Jagadish has worked with overseas universities including the University of Oxford, University of Tokyo, IIT Delhi, IIT Hyderabad, University of Hyderabad and National Taiwan University where he holds honorary positions.

He is an active member of IEEE Australian Material Research Society where he was President (2019–2022). He was also President, IEEE Photonics Society (2018–2019), and President, IEEE Nanotechnology Council (2008–2009), and regularly speaks at international conferences and meetings on Material Sciences, Photonics, Electronics, Semiconductors, Quantum Electronics, Physics, etc. He has also delivered plenary talks, and guest talks and organised several sessions in MRS, IEEE meetings around the globe.

He is now serving as Editor-in-Chief for Applied Physics Reviews (January 2020 – present). Before joining APR, he served as Editor-in-Chief for Progress in Quantum Electronics (2016–2019), and as Co-Editor-in-Chief for the International Journal of High Speed Electronics and Systems (2014–2019). He also holds Editor position for various journals including IEEE Electron Device Letters (2008–2014), [Journal of Semiconductor Technology and Science (2009–present), Springer Series in Material Science, (2009–present), Springer Series in Nanooptics and Nanophotonics (2009–present), Elsevier Series in Semiconductors and Semimetals (2010–present), Light: Science and Applications of Nature Publishing Group, (2014–2019). He is the member of the editorial board for more than 20 other journals, including ACS Nano, IEEE Photonics Journal, IEEE Nanotechnology Magazine, Physica Status Solidi: Rapid Res. Lett., Solid State Electronics, Etc.

== Social services ==
Jagadish and his wife Vidya have launched The Chennupati and Vidya Jagadish Endowment to support students and researchers from developing countries to visit Australian National University's Research School of Physics.

== Awards ==
Jagadish has received many awards and honours including being elected a Fellow of the American Physical Society in 2003, and a Fellow The Optical Society in 2005. He was awarded the Federation Fellowship (2004–2009) and Laureate Fellowship (2009–2014) by the Australian Research Council.
He was awarded the 2013 Walter Boas Medal from the Australian Institute of Physics. In 2015, he received both the IEEE Pioneer Award in Nanotechnology and the IEEE Photonics Society Engineering Achievement Award. In 2016, he received the Nick Holonyak, Jr. Award, "For pioneering and sustained contributions to quantum-well, quantum-dot and nanowire optoelectronic devices and their integration."

Jagadish was appointed a Companion of the Order of Australia for eminent services to physics and engineering in the Australia Day Honours 2016, and received the 2018 UNESCO medal for his contributions to nanoscience and nanotechnologies.

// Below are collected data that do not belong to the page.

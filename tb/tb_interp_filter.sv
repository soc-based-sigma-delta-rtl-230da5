// tb_interp_filter: the interpolator with a 256-clock output grid.
//
// Input samples arrive at the three spacings the clocks give for a 256-tick decimation
// window: 256 (HCLK), 359 (MCLK) and 461 (LCLK) clocks. Three stimuli:
//   - a constant input: the output must equal it exactly (times 4, two fraction bits);
//   - a ramp of 1/4 LSB per clock: linear interpolation reproduces it, so consecutive
//     outputs must differ by 64 LSB (256 in output units) within 4, at every spacing;
//   - a step: outputs must move monotonically from the old value to the new one.
// out_valid must pulse every 256 clocks exactly.
module tb_interp_filter;
  import ecg_soc_pkg::*;

  localparam int OL = 8;
  localparam int G  = 1 << OL;

  logic clk = 1'b0, rst_n = 1'b0;
  logic in_valid = 1'b0, out_valid;
  logic signed [ADC_W-1:0] in_sample;
  logic signed [OUT_W-1:0] out_sample;
  int checks = 0, failures = 0;
  longint cyc = 0, last_out = -1;

  interp_filter #(.OUT_LOG2(OL)) dut (.clk, .rst_n, .in_valid, .in_sample, .out_valid, .out_sample);

  always #5 clk = ~clk;
  always @(posedge clk) cyc++;

  initial begin
    repeat (2000000) @(posedge clk);
    failures++;
    $display("watchdog expired");
    $display("TB_RESULT checks=%0d failures=%0d", checks, failures);
    $finish;
  end

  always @(posedge clk) if (rst_n && out_valid) begin
    if (last_out >= 0) begin
      checks++;
      if (cyc - last_out != G) begin failures++; $display("output spacing %0d", cyc - last_out); end
    end
    last_out = cyc;
  end

  // Send one input sample after a gap of t clocks.
  task automatic send(input int v, input int t);
    repeat (t - 1) @(posedge clk);
    #1;
    in_sample = ADC_W'(v);
    in_valid = 1'b1;
    @(posedge clk); #1;
    in_valid = 1'b0;
  endtask

  // Collect the next n outputs.
  task automatic collect(input int n, ref int outs[$]);
    outs.delete();
    repeat (n) begin
      @(posedge clk iff out_valid);
      outs.push_back(int'(out_sample));
    end
  endtask

  int outs[$];
  int spacings [3] = '{256, 359, 461};

  initial begin
    in_sample = '0;
    repeat (3) @(posedge clk);
    #1 rst_n = 1'b1;

    // constant
    for (int i = 0; i < 4; i++) send(-1234, 300);
    collect(2, outs);
    foreach (outs[i]) begin
      checks++;
      if (outs[i] != -1234 * 4) begin failures++; $display("constant: out %0d", outs[i]); end
    end

    // ramp of 1/4 LSB per clock at each spacing
    foreach (spacings[s]) begin
      int v = -4000, T = spacings[s];
      fork
        begin
          for (int k = 0; k < 30; k++) begin
            v += T / 4;
            send(v, T);
          end
        end
        begin
          repeat (8 * T / G + 2) @(posedge clk iff out_valid);   // settle
          collect(12, outs);
        end
      join
      for (int i = 1; i < outs.size(); i++) begin
        checks++;
        if (outs[i] - outs[i-1] > 256 + 4 || outs[i] - outs[i-1] < 256 - 4) begin
          failures++;
          $display("ramp T=%0d: outputs %0d -> %0d", T, outs[i-1], outs[i]);
        end
      end
      // return to a constant before the next spacing
      for (int i = 0; i < 3; i++) send(-4000, T);
      repeat (3) @(posedge clk iff out_valid);
    end

    // step up: monotonic between old and new value
    send(-4000, 300);
    send(6000, 461);
    send(6000, 461);
    collect(6, outs);
    for (int i = 0; i < outs.size(); i++) begin
      checks++;
      if (outs[i] < -4000 * 4 || outs[i] > 6000 * 4 || (i > 0 && outs[i] < outs[i-1])) begin
        failures++;
        $display("step: output %0d = %0d", i, outs[i]);
      end
    end
    checks++;
    if (outs[outs.size()-1] != 6000 * 4) begin failures++; $display("step end %0d", outs[outs.size()-1]); end

    $display("TB_RESULT checks=%0d failures=%0d", checks, failures);
    $finish;
  end
endmodule
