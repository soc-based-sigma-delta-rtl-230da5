// sd_adc: 14-bit sigma-delta ADC, the modulator followed by its decimation filter.
//
// The analogue ECG input, represented by its 14-bit value x_i, is converted into a 1-bit
// stream at the rate of the sampling clock (enable en) and averaged over 2**R_LOG2 sampling
// ticks into one 14-bit two's-complement sample. A new sample appears every 2**R_LOG2 ticks
// of the selected sampling clock: at HCLK that is every 2**R_LOG2 system clocks, at the slower
// clocks proportionally less often. valid_o pulses one clock per sample; bit_o is the raw stream.
//
// The split into modulator and digital filter, and the 14-bit resolution, follow the source
// design; the decimation ratio is this design's own choice (see decimation_filter).
module sd_adc
  import ecg_soc_pkg::*;
#(
  parameter int W      = ADC_W,
  parameter int R_LOG2 = ADC_W
) (
  input  logic                clk,
  input  logic                rst_n,
  input  logic                en,
  input  logic signed [W-1:0] x_i,
  output logic                bit_o,
  output logic signed [W-1:0] sample_o,
  output logic                valid_o
);
  sd_modulator #(.W(W)) u_mod (
    .clk, .rst_n, .en, .x_i, .bit_o
  );

  decimation_filter #(.W(W), .R_LOG2(R_LOG2)) u_dec (
    .clk, .rst_n, .en, .bit_i(bit_o), .sample_o, .valid_o
  );
endmodule
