// tb_sd_adc: the full 14-bit sigma-delta ADC (decimation window 2**14) on constant inputs.
//
// For each input value the ADC runs two windows; the second one, taken entirely on the new
// value, must match it within 2 LSB. Sample spacing is checked too: 2**14 clocks with the
// enable always on, 2**15 clocks with the enable on every other clock.
module tb_sd_adc;
  import ecg_soc_pkg::*;

  localparam int R = 1 << ADC_W;

  logic clk = 1'b0, rst_n = 1'b0, en = 1'b1, bit_o, valid_o;
  logic signed [ADC_W-1:0] x, sample_o;
  int checks = 0, failures = 0;
  longint cyc = 0, last_valid = -1;
  int spacing_expected = R;

  sd_adc dut (.clk, .rst_n, .en, .x_i(x), .bit_o, .sample_o, .valid_o);

  always #5 clk = ~clk;
  always @(posedge clk) cyc++;

  initial begin
    repeat (1500000) @(posedge clk);
    failures++;
    $display("watchdog expired");
    $display("TB_RESULT checks=%0d failures=%0d", checks, failures);
    $finish;
  end

  always @(posedge clk) if (rst_n && valid_o) begin
    if (last_valid >= 0) begin
      checks++;
      if (cyc - last_valid != longint'(spacing_expected)) begin
        failures++;
        $display("sample spacing %0d, expected %0d", cyc - last_valid, spacing_expected);
      end
    end
    last_valid = cyc;
  end

  task automatic convert(input int xv);
    x = ADC_W'(xv);
    @(posedge clk iff valid_o);     // window that saw the change
    @(posedge clk iff valid_o);     // clean window
    checks++;
    if (int'(sample_o) - xv > 2 || xv - int'(sample_o) > 2) begin
      failures++;
      $display("x=%0d sample=%0d", xv, sample_o);
    end
  endtask

  initial begin
    x = '0;
    repeat (3) @(posedge clk);
    #1 rst_n = 1'b1;
    convert(0);
    convert(3000);
    convert(-5000);
    convert(8100);
    convert(-8150);
    convert(int'($urandom_range(0, 16000)) - 8000);
    // half-rate sampling clock
    @(posedge clk iff valid_o);
    #1;
    spacing_expected = 2 * R;
    last_valid = -1;
    fork
      forever begin en = ~en; @(posedge clk); #1; end
    join_none
    convert(1234);
    $display("TB_RESULT checks=%0d failures=%0d", checks, failures);
    $finish;
  end
endmodule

In 2019, he received the Thomas Ranken Lyle Medal from the Australian Academy of Science and the Beattie Steel Medal, presented by the Australia and New Zealand Optical Society.

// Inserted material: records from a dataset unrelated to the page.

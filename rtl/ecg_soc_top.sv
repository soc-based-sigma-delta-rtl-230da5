// ecg_soc_top: ECG front end with a sigma-delta ADC whose sampling clock is chosen by a
// neuro-fuzzy controller.
//
// Data path: the ECG input x_i (the analogue signal, represented by its 14-bit value) is
// converted by the sigma-delta ADC; each 14-bit sample goes to the ANFIS controller, which
// decides from the sample's amplitude and slope whether the next samples are taken on HCLK,
// MCLK or LCLK, and to the interpolation filter, which rebuilds a 16-bit signal on the
// HCLK sample grid. Clock path: HCLK is the system clock (clk); two down-sampling stages
// derive MCLK (285/400 of HCLK) and LCLK (222/285 of MCLK) as clock enables; a 4-to-1
// multiplexer, steered by the controller, passes one of them to the ADC as its adaptive
// sampling clock. In flat, low-amplitude stretches of the signal the ADC thus runs slower
// and spends less power; steep or large stretches are sampled at the full rate.
//
// Interface: one clock domain, clk = HCLK, asynchronous active-low reset. adc_valid marks
// each ADC sample, sel_o the clock in force, samp_en the adaptive sampling clock,
// out_valid/out_sample the refined output (one sample per 2**R_LOG2 clocks, Q14.2).
// The PLL that makes HCLK is outside: clk is its output.
//
// The block set and its wiring follow the source design's system block diagram. Running
// everything on HCLK with enables instead of three clock trees, and feeding the
// multiplexer's fourth input with HCLK, are this design's own choices.
module ecg_soc_top
  import ecg_soc_pkg::*;
#(
  parameter int R_LOG2 = ADC_W                    // ADC decimation ratio, log2
) (
  input  logic                    clk,            // HCLK
  input  logic                    rst_n,
  input  logic signed [ADC_W-1:0] x_i,            // ECG input
  output logic                    samp_en,        // adaptive sampling clock of the ADC
  output clk_sel_e                sel_o,          // sampling clock in force
  output logic signed [ADC_W-1:0] adc_sample,
  output logic                    adc_valid,
  output logic                    anfis_done,     // controller has a new decision
  output logic [Y_Q+1:0]          anfis_y,        // its defuzzified output, Q.8
  output logic signed [OUT_W-1:0] out_sample,
  output logic                    out_valid
);
  logic     mclk_en, lclk_en;
  logic     adc_bit;
  clk_sel_e anfis_sel;
  logic     anfis_busy;
  logic [ADC_W-1:0] anfis_f, anfis_g;

  // Down-sampling stages: HCLK -> MCLK -> LCLK.
  clk_downsample #(.NUM(MCLK_MHZ), .DEN(HCLK_MHZ)) u_ds_m (
    .clk, .rst_n, .en_i(1'b1), .en_o(mclk_en)
  );
  clk_downsample #(.NUM(LCLK_MHZ), .DEN(MCLK_MHZ)) u_ds_l (
    .clk, .rst_n, .en_i(mclk_en), .en_o(lclk_en)
  );

  // Sampling-clock multiplexer: inputs in select-code order L, M, H, spare (= H).
  clk_mux4 u_mux (
    .clk, .rst_n,
    .clk_en_i({1'b1, 1'b1, mclk_en, lclk_en}),
    .sel_i(anfis_sel), .sel_o, .clk_en_o(samp_en)
  );

  sd_adc #(.W(ADC_W), .R_LOG2(R_LOG2)) u_adc (
    .clk, .rst_n, .en(samp_en), .x_i, .bit_o(adc_bit),
    .sample_o(adc_sample), .valid_o(adc_valid)
  );

  anfis_controller #(.W(ADC_W)) u_anfis (
    .clk, .rst_n, .sample_valid(adc_valid), .sample_i(adc_sample),
    .busy(anfis_busy), .done(anfis_done), .sel_o(anfis_sel),
    .y_o(anfis_y), .f_o(anfis_f), .g_o(anfis_g)
  );

  interp_filter #(.W(ADC_W), .OW(OUT_W), .OUT_LOG2(R_LOG2)) u_interp (
    .clk, .rst_n, .in_valid(adc_valid), .in_sample(adc_sample),
    .out_valid, .out_sample
  );
endmodule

In 2020, he was elected an international member of the National Academy of Engineering for contributions to nanotechnology for optoelectronic devices.
In 2022, he was elected as an international fellow of the UK's Royal Academy of Engineering.
In 2023, the President of India conferred on Jagadish the Pravasi Bharatiya Samman Award for his "contributions to science and technology and education". This is the highest honour given to overseas Indians by the Government of India.

He was made a Foreign Member of the Chinese Academy of Sciences and elected a Fellow of the Royal Society of New South Wales in 2024 and of the Royal Society in 2025.

He has received honorary doctorates from the University of Surrey (2024) and Nottingham Trent University.